---- Data to process
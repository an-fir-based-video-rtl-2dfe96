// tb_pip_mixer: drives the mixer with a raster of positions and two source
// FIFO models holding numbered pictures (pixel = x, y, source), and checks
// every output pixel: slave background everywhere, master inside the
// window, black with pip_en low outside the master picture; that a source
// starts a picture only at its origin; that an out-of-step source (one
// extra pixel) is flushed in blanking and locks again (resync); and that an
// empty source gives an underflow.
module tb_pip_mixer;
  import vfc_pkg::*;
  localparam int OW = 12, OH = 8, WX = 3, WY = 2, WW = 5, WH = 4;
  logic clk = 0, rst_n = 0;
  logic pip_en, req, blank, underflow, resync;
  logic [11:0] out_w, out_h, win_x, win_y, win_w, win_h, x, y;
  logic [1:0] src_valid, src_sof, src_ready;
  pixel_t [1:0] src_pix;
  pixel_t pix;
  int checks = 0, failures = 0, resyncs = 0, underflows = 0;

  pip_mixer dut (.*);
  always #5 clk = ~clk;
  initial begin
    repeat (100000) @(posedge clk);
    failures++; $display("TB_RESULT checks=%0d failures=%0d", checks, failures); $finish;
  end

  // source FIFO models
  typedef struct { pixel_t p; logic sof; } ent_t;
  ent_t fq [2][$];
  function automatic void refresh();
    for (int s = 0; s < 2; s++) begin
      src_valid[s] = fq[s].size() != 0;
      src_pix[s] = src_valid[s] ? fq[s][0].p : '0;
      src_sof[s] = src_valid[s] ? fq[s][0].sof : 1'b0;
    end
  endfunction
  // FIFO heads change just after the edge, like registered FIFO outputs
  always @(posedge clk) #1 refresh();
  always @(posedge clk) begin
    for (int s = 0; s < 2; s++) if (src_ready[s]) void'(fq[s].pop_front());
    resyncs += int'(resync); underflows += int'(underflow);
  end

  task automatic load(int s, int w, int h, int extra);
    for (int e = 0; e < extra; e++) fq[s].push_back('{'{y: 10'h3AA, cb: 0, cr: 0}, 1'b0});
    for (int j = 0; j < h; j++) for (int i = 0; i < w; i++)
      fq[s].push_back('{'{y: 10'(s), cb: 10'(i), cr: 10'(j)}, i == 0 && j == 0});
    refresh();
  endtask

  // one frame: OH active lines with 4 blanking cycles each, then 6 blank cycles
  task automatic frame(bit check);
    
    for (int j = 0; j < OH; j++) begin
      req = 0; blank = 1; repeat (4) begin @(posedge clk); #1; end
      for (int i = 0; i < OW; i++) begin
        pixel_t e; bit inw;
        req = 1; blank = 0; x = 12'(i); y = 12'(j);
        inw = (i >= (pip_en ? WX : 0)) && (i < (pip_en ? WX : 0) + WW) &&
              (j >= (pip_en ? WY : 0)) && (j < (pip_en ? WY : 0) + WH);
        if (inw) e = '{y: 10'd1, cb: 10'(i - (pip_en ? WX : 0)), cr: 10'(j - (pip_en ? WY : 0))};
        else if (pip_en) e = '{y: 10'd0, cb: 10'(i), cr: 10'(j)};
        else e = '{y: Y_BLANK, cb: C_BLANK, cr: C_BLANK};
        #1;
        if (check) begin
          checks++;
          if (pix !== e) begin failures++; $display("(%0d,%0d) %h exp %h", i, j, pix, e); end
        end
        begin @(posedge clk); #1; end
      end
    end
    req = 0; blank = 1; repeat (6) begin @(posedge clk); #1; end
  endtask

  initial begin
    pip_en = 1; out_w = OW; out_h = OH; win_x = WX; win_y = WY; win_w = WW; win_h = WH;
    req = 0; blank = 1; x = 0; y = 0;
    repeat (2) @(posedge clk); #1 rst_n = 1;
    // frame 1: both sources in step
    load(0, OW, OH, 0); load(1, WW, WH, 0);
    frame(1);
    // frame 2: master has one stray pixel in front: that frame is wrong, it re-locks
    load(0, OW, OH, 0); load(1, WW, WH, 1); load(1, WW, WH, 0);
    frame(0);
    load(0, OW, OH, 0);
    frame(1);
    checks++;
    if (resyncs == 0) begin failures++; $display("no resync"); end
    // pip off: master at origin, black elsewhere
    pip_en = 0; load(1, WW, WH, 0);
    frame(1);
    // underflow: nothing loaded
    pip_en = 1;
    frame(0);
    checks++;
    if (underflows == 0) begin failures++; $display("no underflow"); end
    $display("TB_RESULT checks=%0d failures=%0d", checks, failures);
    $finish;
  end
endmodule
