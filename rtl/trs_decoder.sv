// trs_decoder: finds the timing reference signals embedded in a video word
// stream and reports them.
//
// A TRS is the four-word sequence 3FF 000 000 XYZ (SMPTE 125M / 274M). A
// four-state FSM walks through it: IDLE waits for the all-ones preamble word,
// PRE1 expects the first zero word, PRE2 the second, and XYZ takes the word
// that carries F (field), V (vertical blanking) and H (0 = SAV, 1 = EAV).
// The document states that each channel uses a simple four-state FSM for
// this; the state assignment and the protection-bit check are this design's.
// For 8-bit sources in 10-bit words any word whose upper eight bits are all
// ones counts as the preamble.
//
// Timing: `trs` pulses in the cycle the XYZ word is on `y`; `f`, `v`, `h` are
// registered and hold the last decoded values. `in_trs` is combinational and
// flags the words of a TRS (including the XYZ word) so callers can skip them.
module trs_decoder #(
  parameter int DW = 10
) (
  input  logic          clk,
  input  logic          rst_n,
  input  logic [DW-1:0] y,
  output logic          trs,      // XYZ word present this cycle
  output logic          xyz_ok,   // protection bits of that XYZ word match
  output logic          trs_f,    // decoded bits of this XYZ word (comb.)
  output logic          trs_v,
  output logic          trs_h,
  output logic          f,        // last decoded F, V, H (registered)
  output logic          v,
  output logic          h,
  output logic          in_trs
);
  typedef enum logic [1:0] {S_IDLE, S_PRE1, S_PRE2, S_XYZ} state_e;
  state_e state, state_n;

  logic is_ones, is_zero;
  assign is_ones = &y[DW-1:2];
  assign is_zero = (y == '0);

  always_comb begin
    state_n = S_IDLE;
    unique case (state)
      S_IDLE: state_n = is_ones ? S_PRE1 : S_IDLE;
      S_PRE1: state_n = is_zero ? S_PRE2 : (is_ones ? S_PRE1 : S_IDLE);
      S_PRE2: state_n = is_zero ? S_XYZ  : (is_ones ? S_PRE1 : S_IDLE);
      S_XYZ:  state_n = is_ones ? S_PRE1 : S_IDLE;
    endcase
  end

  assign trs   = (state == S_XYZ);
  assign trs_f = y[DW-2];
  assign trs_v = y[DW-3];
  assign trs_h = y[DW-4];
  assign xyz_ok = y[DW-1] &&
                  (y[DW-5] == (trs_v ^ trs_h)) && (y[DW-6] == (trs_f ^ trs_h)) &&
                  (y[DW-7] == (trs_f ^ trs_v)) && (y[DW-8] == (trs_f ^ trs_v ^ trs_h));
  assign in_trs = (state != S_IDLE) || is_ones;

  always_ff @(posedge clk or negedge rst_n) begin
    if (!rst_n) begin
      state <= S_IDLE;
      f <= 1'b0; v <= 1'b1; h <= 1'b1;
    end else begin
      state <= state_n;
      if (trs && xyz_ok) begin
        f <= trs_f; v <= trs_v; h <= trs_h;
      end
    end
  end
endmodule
--------
---- Data to process
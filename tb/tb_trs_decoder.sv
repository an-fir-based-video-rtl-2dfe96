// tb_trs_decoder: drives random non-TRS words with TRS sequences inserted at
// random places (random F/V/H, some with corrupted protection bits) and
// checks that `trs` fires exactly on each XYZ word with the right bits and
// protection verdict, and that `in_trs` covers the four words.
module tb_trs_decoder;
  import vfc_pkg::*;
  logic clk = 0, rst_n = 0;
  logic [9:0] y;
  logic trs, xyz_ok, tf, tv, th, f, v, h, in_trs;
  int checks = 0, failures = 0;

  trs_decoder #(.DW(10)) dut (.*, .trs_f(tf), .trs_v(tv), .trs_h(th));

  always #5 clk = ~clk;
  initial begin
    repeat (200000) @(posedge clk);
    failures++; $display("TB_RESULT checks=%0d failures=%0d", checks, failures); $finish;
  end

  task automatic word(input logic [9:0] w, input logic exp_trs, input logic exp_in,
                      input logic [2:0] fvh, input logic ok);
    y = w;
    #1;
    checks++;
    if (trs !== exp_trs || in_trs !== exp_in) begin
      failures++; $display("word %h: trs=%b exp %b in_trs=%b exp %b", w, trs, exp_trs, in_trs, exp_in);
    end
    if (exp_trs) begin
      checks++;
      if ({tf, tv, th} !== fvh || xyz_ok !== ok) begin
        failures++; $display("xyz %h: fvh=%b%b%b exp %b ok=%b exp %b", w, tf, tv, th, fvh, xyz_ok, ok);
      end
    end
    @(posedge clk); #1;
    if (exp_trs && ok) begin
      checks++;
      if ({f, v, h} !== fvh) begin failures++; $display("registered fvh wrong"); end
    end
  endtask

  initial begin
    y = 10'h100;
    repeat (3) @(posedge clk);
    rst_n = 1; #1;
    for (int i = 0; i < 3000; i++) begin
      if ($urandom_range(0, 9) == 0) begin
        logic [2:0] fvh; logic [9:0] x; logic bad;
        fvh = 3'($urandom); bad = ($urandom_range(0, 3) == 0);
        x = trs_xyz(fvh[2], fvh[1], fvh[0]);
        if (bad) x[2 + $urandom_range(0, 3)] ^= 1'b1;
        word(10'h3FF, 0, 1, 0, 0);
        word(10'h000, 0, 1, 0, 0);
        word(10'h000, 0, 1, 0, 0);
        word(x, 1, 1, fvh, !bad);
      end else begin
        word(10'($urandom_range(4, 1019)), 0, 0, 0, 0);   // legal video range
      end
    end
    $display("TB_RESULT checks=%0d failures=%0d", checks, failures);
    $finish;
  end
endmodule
--------
---- Data to process
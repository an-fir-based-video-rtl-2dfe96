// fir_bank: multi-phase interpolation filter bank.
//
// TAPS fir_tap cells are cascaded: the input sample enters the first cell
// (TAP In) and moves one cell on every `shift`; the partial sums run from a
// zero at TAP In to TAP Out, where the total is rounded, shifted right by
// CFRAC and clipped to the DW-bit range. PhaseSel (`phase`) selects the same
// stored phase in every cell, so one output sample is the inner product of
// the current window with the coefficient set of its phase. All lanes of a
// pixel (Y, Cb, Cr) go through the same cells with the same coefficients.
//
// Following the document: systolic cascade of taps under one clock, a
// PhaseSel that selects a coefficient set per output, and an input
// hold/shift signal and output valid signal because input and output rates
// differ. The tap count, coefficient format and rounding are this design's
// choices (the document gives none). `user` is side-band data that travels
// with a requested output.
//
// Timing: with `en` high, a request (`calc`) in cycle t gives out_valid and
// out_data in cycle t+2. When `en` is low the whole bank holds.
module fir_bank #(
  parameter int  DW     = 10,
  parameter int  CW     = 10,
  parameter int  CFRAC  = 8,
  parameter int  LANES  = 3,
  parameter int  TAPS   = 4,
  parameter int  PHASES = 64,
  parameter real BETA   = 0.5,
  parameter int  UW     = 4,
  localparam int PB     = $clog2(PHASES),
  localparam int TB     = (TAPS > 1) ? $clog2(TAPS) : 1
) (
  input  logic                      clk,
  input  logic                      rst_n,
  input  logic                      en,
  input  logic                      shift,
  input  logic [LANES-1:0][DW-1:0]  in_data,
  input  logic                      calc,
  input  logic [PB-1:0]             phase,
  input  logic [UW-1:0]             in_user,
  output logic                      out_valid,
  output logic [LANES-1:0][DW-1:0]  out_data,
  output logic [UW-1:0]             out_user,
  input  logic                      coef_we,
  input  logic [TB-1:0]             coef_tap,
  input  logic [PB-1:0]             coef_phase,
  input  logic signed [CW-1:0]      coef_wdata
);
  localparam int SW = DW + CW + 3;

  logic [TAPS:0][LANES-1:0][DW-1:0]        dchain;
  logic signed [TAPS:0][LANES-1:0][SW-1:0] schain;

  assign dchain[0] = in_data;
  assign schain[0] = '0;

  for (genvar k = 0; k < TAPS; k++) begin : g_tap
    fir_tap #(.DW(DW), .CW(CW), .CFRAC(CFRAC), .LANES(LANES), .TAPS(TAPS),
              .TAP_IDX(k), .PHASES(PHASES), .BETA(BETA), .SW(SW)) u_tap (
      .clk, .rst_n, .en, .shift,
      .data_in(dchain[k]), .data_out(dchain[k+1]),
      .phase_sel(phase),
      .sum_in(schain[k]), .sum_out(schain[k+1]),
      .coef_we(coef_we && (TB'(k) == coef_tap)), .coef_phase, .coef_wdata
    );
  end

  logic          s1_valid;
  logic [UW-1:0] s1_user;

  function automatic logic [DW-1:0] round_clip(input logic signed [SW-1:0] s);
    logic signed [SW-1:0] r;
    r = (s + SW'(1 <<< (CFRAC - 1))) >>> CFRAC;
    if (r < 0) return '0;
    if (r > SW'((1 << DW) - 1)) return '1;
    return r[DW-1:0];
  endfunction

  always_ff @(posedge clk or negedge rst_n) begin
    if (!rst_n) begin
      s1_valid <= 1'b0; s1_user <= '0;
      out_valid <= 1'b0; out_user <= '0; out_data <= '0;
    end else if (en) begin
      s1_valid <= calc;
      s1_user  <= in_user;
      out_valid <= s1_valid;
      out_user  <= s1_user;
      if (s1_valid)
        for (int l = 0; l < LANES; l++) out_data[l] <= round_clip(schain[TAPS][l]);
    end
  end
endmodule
--------
Exercise aim
Write out exactly the lines above from the line with "task automatic load(int" through the line with "req = 0; blank = 1; repeat (4)", both of them included, and leave out all other lines.

Response below
  task automatic load(int s, int w, int h, int extra);
    for (int e = 0; e < extra; e++) fq[s].push_back('{'{y: 10'h3AA, cb: 0, cr: 0}, 1'b0});
    for (int j = 0; j < h; j++) for (int i = 0; i < w; i++)
      fq[s].push_back('{'{y: 10'(s), cb: 10'(i), cr: 10'(j)}, i == 0 && j == 0});
    refresh();
  endtask

  // one frame: OH active lines with 4 blanking cycles each, then 6 blank cycles
  task automatic frame(bit check);
    
    for (int j = 0; j < OH; j++) begin
      req = 0; blank = 1; repeat (4) begin @(posedge clk); #1; end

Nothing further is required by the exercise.